From business magnate Sir Richard Branson to athlete Sir Mo Farah — high achievers are often looked at in awe by the rest of the world. It’s natural to conclude that these living legends got to where they are now because of magic star quality or innate talent.
But according to our founder Gemma Leigh Roberts, a psychologist who’s made it her life’s goal to help people thrive in their careers, this is mistaken. In reality, it’s relentless determination that helps successful people reach their goals. What often holds people back from fulfilling their full potential is not lack of talent, but lack of focus and endurance or, in other words, resilience.
Looking at Branson’s life, for instance, it’s not child prodigy-like talent that put him on a course towards greatness. At the age of 16, he dropped out from school, where his dyslexia was treated as a handicap by teachers. His first company Student Magazine didn’t make any money. In a bid to pay for the magazine he started a mail-order discount record business, which planted the seed for Virgin Records.
Once cashflow became a problem at Student Magazine, it wasn’t talent or skill that drove Branson to pivot, bounce back and be flexible. It was resilience. There are three truths that nobody tells you about resilience:
The idea that the more you train or practice a sport, the better you become at it is widely accepted. Yet, we don’t tend to train our brains in the same way as we do the rest of our body. The brain is like a muscle and if we train ourselves to become more resilient, then we will.
A study by Harvard University into child development and resilience concluded that “resilience is shaped throughout life by the accumulation of experiences—both good and bad—and the continuing development of adaptive coping skills connected to those experiences. What happens early may matter most, but it is never too late to build resilience.” That means it’s never too late to learn resilience, as long as you start to develop coping mechanisms.
You don’t need a crash course in resilience training to learn the art of bouncing back from failures. You learn it by being more aware of setbacks during your everyday life and by reprogramming your thought processes to react differently to challenges.

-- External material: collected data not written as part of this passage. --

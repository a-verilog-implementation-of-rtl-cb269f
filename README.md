# Pipelined fixed-point CORDIC sine/cosine generator

This is a sine and cosine generator that uses no multiplier. It is built on the
circular CORDIC (COordinate Rotation DIgital Computer) algorithm in rotation
mode. Start with the vector (K_c, 0). Turn it by the input angle θ through a
series of ever smaller elementary rotations, each made of shifts and additions
only. The vector that comes out is (cos θ, sin θ). The word length is a
parameter. The three lengths the design is meant for are 16, 24 and 32 bits,
and 16 is the default. The number of iterations equals the word length, and
every iteration is one pipeline stage. So the generator takes one new angle
per clock cycle and returns its result `WIDTH` cycles later.

## The algorithm as built

Iteration *i* uses the elementary angle α_i = atan(2^-i). It looks at the sign of
the residual angle z. Then it turns the vector by +α_i or −α_i, so that z moves
towards zero:

```
s      = (z >= 0) ? +1 : -1
x'     = x - s * (y >>> i)
y'     = y + s * (x >>> i)
z'     = z - s * alpha_i
```

Each iteration leaves out the factor cos α_i of a true rotation, which would
need a multiply. After all iterations the vector has therefore grown by
1/K_c = ∏ sqrt(1 + 2^-2i) ≈ 1.6468. The generator removes this growth at the
start instead of the end. The first stage is fed x0 = K_c ≈ 0.60725 and y0 = 0,
so the last stage holds cos θ and sin θ directly, with no final multiplier. K_c
is computed for the actual iteration count `ITER`.

The rotation here is counter-clockwise for a positive residual angle, so y
becomes the sine. The algorithm is often written for clockwise rotation. That
form gives the same magnitudes with the sign of the sine flipped.

### Convergence range

The elementary angles add up to Σ atan(2^-i) ≈ 1.7433 rad (99.9°), and no
sequence of ± choices can go past that. The generator therefore accepts angles
only in |θ| ≤ 1.7433 rad. There is no quadrant pre-rotation. To cover the whole
circle, fold the angle into (−π/2, π/2] outside the generator and fix the signs
of the results. A concurrent assertion in `cordic_sincos` reports any angle
outside the range in simulation.

## Number formats

All values are two's complement, with `WIDTH-2` fractional bits. That leaves a
sign bit and one integer bit, for a range of [−2, 2).

| signal               | meaning                     | 1.0 is      | example, WIDTH=16, θ = 60° |
|----------------------|-----------------------------|-------------|----------------------------|
| `angle`              | θ in radians                | 2^(WIDTH-2) | 17157 (1.04718 rad)        |
| `cos_out`, `sin_out` | cos θ and sin θ             | 2^(WIDTH-2) | 8192 (0.5), 14189 (0.86603)|

Inside the pipeline, x, y and z carry `GUARD` (default 4) extra fractional
bits. They also carry one more integer bit than the ports, so `WIDTH+GUARD+1`
bits in all (21 at the defaults). The guard bits absorb the truncation of the
shifts. The last stage is rounded to nearest on its way to the ports, and the
leftover z is dropped. In the test runs the results were never more than
1 LSB from the exact cosine and sine of the quantised angle, at any of the
three word lengths. The 60° results above match the exact values to the LSB.

## Pipeline and interface

```
angle ─► [stage 0] ─► [stage 1] ─► ... ─► [stage ITER-1] ─► round ─► cos_out, sin_out
K_c,0 ─►   α_0          α_1                  α_ITER-1
in_valid ────────────── valid flag travels with the data ─────────► out_valid
```

`cordic_sincos` has these ports:

| port        | dir | width   | meaning                                            |
|-------------|-----|---------|----------------------------------------------------|
| `clk`       | in  | 1       | clock                                              |
| `rst_n`     | in  | 1       | asynchronous active-low reset; clears every stage  |
| `in_valid`  | in  | 1       | `angle` is valid in this cycle                     |
| `angle`     | in  | WIDTH   | θ, see the number formats                          |
| `out_valid` | out | 1       | `cos_out`/`sin_out` are valid in this cycle        |
| `cos_out`   | out | WIDTH   | cos θ                                              |
| `sin_out`   | out | WIDTH   | sin θ                                              |

Timing:

- An angle presented in cycle n comes out in cycle n+`ITER`.
- Angles can be sent back to back, and gaps in `in_valid` come out as gaps in
  `out_valid`.
- There is no stall input. The pipeline always moves.
- A reset throws away every angle still in flight.

The parameters are `WIDTH` (16), `ITER` (defaults to `WIDTH`) and `GUARD` (4).
At the defaults, coarse synthesis gives about 980 flip-flops and about 200
word-level cells (adders and multiplexers). Both grow roughly with WIDTH².

## Modules

| file                    | role |
|-------------------------|------|
| `rtl/cordic_pkg.sv`     | Elaboration-time constants: atan(2^-i) from its Taylor series, K_c, and rounding to a fixed-point grid. Only real arithmetic in constant functions, so no data file is needed. |
| `rtl/cordic_atan_rom.sv`| The elementary-angle table α_i, indexed by iteration. In the pipeline every stage uses a constant index, so each copy reduces to one constant. |
| `rtl/cordic_stage.sv`   | One registered micro-rotation: two shift-adds for x and y, one add for z, and the sign test. |
| `rtl/cordic_sincos.sv`  | Top. Builds the `ITER`-stage pipeline, feeds in the K_c starting vector, rounds the outputs and checks the angle range. |

## Verification

Each testbench checks itself and ends with a `TB_RESULT checks=N failures=M` line.

- `tb/tb_cordic_atan_rom.sv` compares the table against `$atan`, for a
  16-entry table and a 12-entry one. In the 12-entry table the unused indices
  must read 0.
- `tb/tb_cordic_stage.sv` drives random vectors and angles into the stages for
  iterations 0 and 5. It checks the one-cycle results against the iteration
  equations, worked out in the testbench.
- `tb/tb_cordic_sincos.sv` is the end-to-end test at the default 16-bit
  configuration, with `tb/cordic_sincos_checker.sv` providing stimulus and
  scoreboard. It sends:
  - the 60° example on its own;
  - 0, ±1 LSB, ±30°, ±45°, ±90° and both ends of the convergence range;
  - a back-to-back burst of random angles;
  - a random stream with bubbles;
  - a reset while the pipeline is full.

  Every result is compared with `$cos`/`$sin` to within 2 LSB, and every
  latency is checked to be exactly `ITER` cycles. The test counts how often
  each situation occurred and fails if one never did.
- `tb/tb_cordic_widths.sv` runs the same checker on the 24-bit and 32-bit
  builds side by side.

To run one with plain Verilator:

```
verilator --binary --timing --assert -Irtl -Itb -y rtl -y tb +libext+.sv \
    rtl/cordic_pkg.sv tb/tb_cordic_sincos.sv --top-module tb_cordic_sincos
./obj_dir/Vtb_cordic_sincos
```

Each run takes well under a second.

## What this design chooses, and what it leaves out

The following come from the CORDIC method itself: the algorithm (rotation
mode, circular coordinates, α_i = atan(2^-i)), the iteration count equal to the
word length, the three word lengths, and the 99.9° convergence limit.

The following are this design's own choices:

- the fully unrolled one-stage-per-iteration pipeline;
- the use of radians with `WIDTH-2` fractional bits;
- the K_c-scaled starting vector;
- the guard bits and output rounding;
- the valid flag and the asynchronous reset;
- treating sign(0) as +1.

Not included:

- A floating-point version of the generator. Only the fixed-point datapath is
  given here.
- Vectoring mode (magnitude and phase), and the linear and hyperbolic
  coordinate systems. The same stage structure computes them with a different
  direction rule and angle table, but they are not part of this sine/cosine
  generator.
- Full-circle angles. These need the quadrant folding described under the
  convergence range.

The book How To Fail by Elizabeth Day is an ode to the times in our lives when things go wrong and the lessons you learn from failures in hindsight. One quote in the book puts it nicely when it explains that “…in order to succeed on a grand scale, you have to be willing to fail on an equally grand scale too. ” It is by failing, learning, and trying again that we build true resilience and grit. The sooner we embrace failure, as Day encourages us to do with her How To Fail platform, the better.
Resilience is not only about mindless endurance and plodding along; it’s also about recharging and taking care of yourself. One of the biggest problems is that many organisations and leaders promote resilience the wrong way. Having restorative rest away from work, both physically and mentally, is key in becoming more resilient.
The danger of resilience without rest is burnout. Ariana Huffington, the founder of The Huffington Post and now Thrive Global, learned this the hard way when she collapsed from burnout and exhaustion over a decade ago. “Sleep deprivation has gone from something you’d brag about in a job interview to a giant red flag” she wrote about her experience — and it’s exactly that. In the end, resilient person is a well-rested one.